WORK REQUIRED. One part of the entries below is wanted: the lines from the one containing "repeat (3) @(posedge clk); #1;" through the one containing "repeat (5) @(posedge clk); #1;". Write those out exactly and nothing else.

SOURCE MATERIAL.
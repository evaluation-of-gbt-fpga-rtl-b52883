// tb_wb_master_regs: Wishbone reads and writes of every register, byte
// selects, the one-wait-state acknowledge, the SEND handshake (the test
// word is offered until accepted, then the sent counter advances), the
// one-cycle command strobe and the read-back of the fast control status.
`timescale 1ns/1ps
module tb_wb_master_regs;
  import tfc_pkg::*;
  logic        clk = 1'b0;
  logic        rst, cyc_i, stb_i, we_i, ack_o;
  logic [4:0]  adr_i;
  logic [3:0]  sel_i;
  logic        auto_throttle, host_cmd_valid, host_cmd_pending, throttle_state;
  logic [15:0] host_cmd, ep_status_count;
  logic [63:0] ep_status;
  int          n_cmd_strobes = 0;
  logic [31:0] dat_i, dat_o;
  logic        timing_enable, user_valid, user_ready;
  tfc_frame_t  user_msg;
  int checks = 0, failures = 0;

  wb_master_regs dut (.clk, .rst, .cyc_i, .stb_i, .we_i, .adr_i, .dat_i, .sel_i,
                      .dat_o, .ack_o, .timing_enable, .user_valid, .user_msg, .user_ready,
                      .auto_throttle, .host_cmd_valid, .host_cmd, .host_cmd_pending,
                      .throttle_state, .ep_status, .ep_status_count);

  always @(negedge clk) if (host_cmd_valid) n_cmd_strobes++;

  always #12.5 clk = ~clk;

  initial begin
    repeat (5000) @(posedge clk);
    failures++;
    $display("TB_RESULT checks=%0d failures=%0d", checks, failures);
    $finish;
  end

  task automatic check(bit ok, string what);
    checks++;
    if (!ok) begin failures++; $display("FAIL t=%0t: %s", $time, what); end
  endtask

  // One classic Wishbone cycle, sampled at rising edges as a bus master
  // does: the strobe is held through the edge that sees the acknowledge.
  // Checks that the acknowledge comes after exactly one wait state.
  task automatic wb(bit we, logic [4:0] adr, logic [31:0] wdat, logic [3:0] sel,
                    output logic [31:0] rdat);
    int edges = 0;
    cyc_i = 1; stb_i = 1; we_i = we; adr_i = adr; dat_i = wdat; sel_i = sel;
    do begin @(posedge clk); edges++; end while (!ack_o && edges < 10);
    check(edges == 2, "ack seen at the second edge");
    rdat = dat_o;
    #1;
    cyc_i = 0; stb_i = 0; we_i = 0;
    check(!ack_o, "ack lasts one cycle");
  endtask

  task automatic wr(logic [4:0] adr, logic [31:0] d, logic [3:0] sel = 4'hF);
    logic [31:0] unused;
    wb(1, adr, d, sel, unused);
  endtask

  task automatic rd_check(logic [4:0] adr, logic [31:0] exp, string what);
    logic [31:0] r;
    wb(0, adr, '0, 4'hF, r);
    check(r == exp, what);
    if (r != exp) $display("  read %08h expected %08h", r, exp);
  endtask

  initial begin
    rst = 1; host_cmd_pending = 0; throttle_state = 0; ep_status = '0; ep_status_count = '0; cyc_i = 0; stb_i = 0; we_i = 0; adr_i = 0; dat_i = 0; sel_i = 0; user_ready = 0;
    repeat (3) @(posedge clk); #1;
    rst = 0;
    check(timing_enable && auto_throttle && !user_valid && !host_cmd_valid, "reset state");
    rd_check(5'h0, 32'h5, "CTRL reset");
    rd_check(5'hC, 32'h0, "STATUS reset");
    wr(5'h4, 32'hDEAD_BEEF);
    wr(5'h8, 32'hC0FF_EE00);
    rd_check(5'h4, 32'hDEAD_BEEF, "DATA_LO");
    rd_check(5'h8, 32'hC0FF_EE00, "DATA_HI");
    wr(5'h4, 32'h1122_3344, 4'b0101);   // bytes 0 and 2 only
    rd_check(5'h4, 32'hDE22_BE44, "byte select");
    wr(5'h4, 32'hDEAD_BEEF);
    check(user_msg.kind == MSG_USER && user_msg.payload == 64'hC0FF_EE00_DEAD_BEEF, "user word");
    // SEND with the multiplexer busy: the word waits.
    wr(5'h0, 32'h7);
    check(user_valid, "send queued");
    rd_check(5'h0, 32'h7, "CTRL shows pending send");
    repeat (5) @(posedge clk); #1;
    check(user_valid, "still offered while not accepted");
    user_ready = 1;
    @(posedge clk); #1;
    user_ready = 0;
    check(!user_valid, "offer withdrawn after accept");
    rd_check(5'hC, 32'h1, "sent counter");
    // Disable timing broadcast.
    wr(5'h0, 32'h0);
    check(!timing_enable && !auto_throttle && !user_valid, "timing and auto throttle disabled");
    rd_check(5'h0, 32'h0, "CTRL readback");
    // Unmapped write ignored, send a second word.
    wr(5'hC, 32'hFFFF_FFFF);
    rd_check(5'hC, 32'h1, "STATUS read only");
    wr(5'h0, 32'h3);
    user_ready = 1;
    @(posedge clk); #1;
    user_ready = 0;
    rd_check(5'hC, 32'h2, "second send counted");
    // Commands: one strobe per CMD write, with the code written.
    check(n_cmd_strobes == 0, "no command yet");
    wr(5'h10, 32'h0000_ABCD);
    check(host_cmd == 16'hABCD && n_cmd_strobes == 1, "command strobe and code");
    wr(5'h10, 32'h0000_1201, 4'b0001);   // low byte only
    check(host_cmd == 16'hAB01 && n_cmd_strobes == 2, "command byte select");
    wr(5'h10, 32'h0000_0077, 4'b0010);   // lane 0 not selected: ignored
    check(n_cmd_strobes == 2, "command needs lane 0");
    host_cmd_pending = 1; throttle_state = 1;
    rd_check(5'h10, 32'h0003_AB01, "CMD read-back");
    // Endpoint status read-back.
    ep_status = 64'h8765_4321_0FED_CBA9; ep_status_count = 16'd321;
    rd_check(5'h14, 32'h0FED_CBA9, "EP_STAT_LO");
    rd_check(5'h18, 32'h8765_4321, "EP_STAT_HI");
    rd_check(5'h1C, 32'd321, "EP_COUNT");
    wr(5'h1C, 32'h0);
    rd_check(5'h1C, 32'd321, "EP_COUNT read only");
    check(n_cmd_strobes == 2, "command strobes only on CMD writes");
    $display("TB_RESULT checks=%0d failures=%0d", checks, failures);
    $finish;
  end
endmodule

EXERCISE RESPONSE.
    repeat (3) @(posedge clk); #1;
    rst = 0;
    check(timing_enable && auto_throttle && !user_valid && !host_cmd_valid, "reset state");
    rd_check(5'h0, 32'h5, "CTRL reset");
    rd_check(5'hC, 32'h0, "STATUS reset");
    wr(5'h4, 32'hDEAD_BEEF);
    wr(5'h8, 32'hC0FF_EE00);
    rd_check(5'h4, 32'hDEAD_BEEF, "DATA_LO");
    rd_check(5'h8, 32'hC0FF_EE00, "DATA_HI");
    wr(5'h4, 32'h1122_3344, 4'b0101);   // bytes 0 and 2 only
    rd_check(5'h4, 32'hDE22_BE44, "byte select");
    wr(5'h4, 32'hDEAD_BEEF);
    check(user_msg.kind == MSG_USER && user_msg.payload == 64'hC0FF_EE00_DEAD_BEEF, "user word");
    // SEND with the multiplexer busy: the word waits.
    wr(5'h0, 32'h7);
    check(user_valid, "send queued");
    rd_check(5'h0, 32'h7, "CTRL shows pending send");
    repeat (5) @(posedge clk); #1;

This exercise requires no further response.